(Dataset entries)
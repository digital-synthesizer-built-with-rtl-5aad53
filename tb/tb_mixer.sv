// tb_mixer: feeds random two's-complement values with read_value strobes
// and checks each sample period's output against a model of the
// positive-saturating sum; also checks playback pass-through and that the
// sum clears on ready. Counts how often the clamp was exercised.
`timescale 1ns / 1ps
module tb_mixer;
  import synth_pkg::*;
  logic clk = 1'b0, rst = 1'b1, ready = 1'b0, rv = 1'b0;
  mode_e mode = MODE_PLAY;
  sample_t wave = '0, mem = '0, out;
  int checks = 0, failures = 0, clamps = 0;

  mixer dut (.clk(clk), .rst(rst), .ready(ready), .read_value(rv), .mode(mode),
             .wave_value(wave), .mem_value(mem), .sample_out(out));

  always #5 clk = ~clk;

  initial begin
    #10000000;
    failures++;
    $display("watchdog expired");
    $display("TB_RESULT checks=%0d failures=%0d", checks, failures);
    $finish;
  end

  initial begin
    logic [15:0] model;
    repeat (3) @(posedge clk);
    rst <= 1'b0;
    for (int s = 0; s < 500; s++) begin
      logic [15:0] exp_out;
      model = '0;
      mode  = (s % 7 == 3) ? MODE_PLAYBACK : ((s % 2) ? MODE_RECORD : MODE_PLAY);
      mem   = 16'($urandom);
      for (int i = 0; i < 16; i++) begin
        @(negedge clk);
        rv   = i[0];
        case (s % 3)
          0: wave = 16'($urandom);
          1: wave = 16'($urandom % 16'h3000);           // positive, saturates often
          default: wave = 16'($urandom % 16'h1000) | ((i % 4 == 3) ? 16'h8000 : 16'h0);
        endcase
        if (rv) begin
          if (!model[15] && !wave[15]) begin
            if (17'(model) + 17'(wave) > 17'h7fff) begin model = 16'h7fff; clamps++; end
            else model = model + wave;
          end else model = model + wave;
        end
      end
      @(negedge clk);
      rv = 1'b0;
      @(negedge clk);
      ready = 1'b1;
      exp_out = (mode == MODE_PLAYBACK) ? mem : model;
      @(negedge clk);
      ready = 1'b0;
      checks++;
      if (out != exp_out) begin
        failures++;
        if (failures < 10) $display("FAIL sample %0d mode %0d: got %h expected %h", s, mode, out, exp_out);
      end
    end
    checks++;
    if (clamps == 0) begin failures++; $display("FAIL saturation never exercised"); end
    $display("clamps=%0d", clamps);
    $display("TB_RESULT checks=%0d failures=%0d", checks, failures);
    $finish;
  end
endmodule
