// phase_accumulator: the "phase wheel" of one key.
//
// A PHASE_W-bit wrap-around counter. On each cycle where step is high
// (the 48 kHz AC97 ready pulse) it adds the tuning word M, so the output
// frequency is f_step * M / 2^PHASE_W. Widths (16-bit phase, 11-bit tuning
// word) follow the source design. The new angle is visible one clock after
// the step pulse. Synchronous active-high reset to angle 0 is this design's
// choice.
module phase_accumulator #(
  parameter int unsigned PHASE_W = 16,
  parameter int unsigned TW_W    = 11
) (
  input  logic               clk,
  input  logic               rst,
  input  logic               step,   // one-cycle pulse per audio sample
  input  logic [TW_W-1:0]    tword,  // tuning word M
  output logic [PHASE_W-1:0] angle
);

  always_ff @(posedge clk) begin
    if (rst)       angle <= '0;
    else if (step) angle <= angle + PHASE_W'(tword);
  end

endmodule
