// tb_phase_accumulator: checks that the phase wheel adds the tuning word
// once per step pulse, wraps modulo 2^16, holds without a step, and shows
// the new angle one clock after the step.
`timescale 1ns / 1ps
module tb_phase_accumulator;
  logic        clk = 1'b0, rst = 1'b1, step = 1'b0;
  logic [10:0] tword = '0;
  logic [15:0] angle;
  int checks = 0, failures = 0;
  logic [15:0] model = '0;

  phase_accumulator dut (.clk(clk), .rst(rst), .step(step), .tword(tword), .angle(angle));

  always #5 clk = ~clk;

  task automatic check(input logic [15:0] got, input logic [15:0] exp, input string what);
    checks++;
    if (got !== exp) begin
      failures++;
      $display("FAIL %s: got %h expected %h", what, got, exp);
    end
  endtask

  initial begin
    #100000;
    failures++;
    $display("watchdog expired");
    $display("TB_RESULT checks=%0d failures=%0d", checks, failures);
    $finish;
  end

  initial begin
    repeat (2) @(posedge clk);
    rst <= 1'b0;
    @(posedge clk); #1;
    check(angle, 16'h0, "reset");
    for (int i = 0; i < 2000; i++) begin
      @(negedge clk);
      tword = 11'($urandom);
      step  = ($urandom % 3) != 0;
      if (i > 1500) tword = 11'h7ff;   // wrap fast
      @(posedge clk); #1;
      if (step) model = model + 16'(tword);
      check(angle, model, "angle");
    end
    $display("TB_RESULT checks=%0d failures=%0d", checks, failures);
    $finish;
  end
endmodule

» **EXERCISE REQUIREMENTS**: Scan the entries above and show each line that contains the word "design".

» **SOLUTION FOR THIS TASK**:
// word) follow the source design. The new angle is visible one clock after
// the step pulse. Synchronous active-high reset to angle 0 is this design's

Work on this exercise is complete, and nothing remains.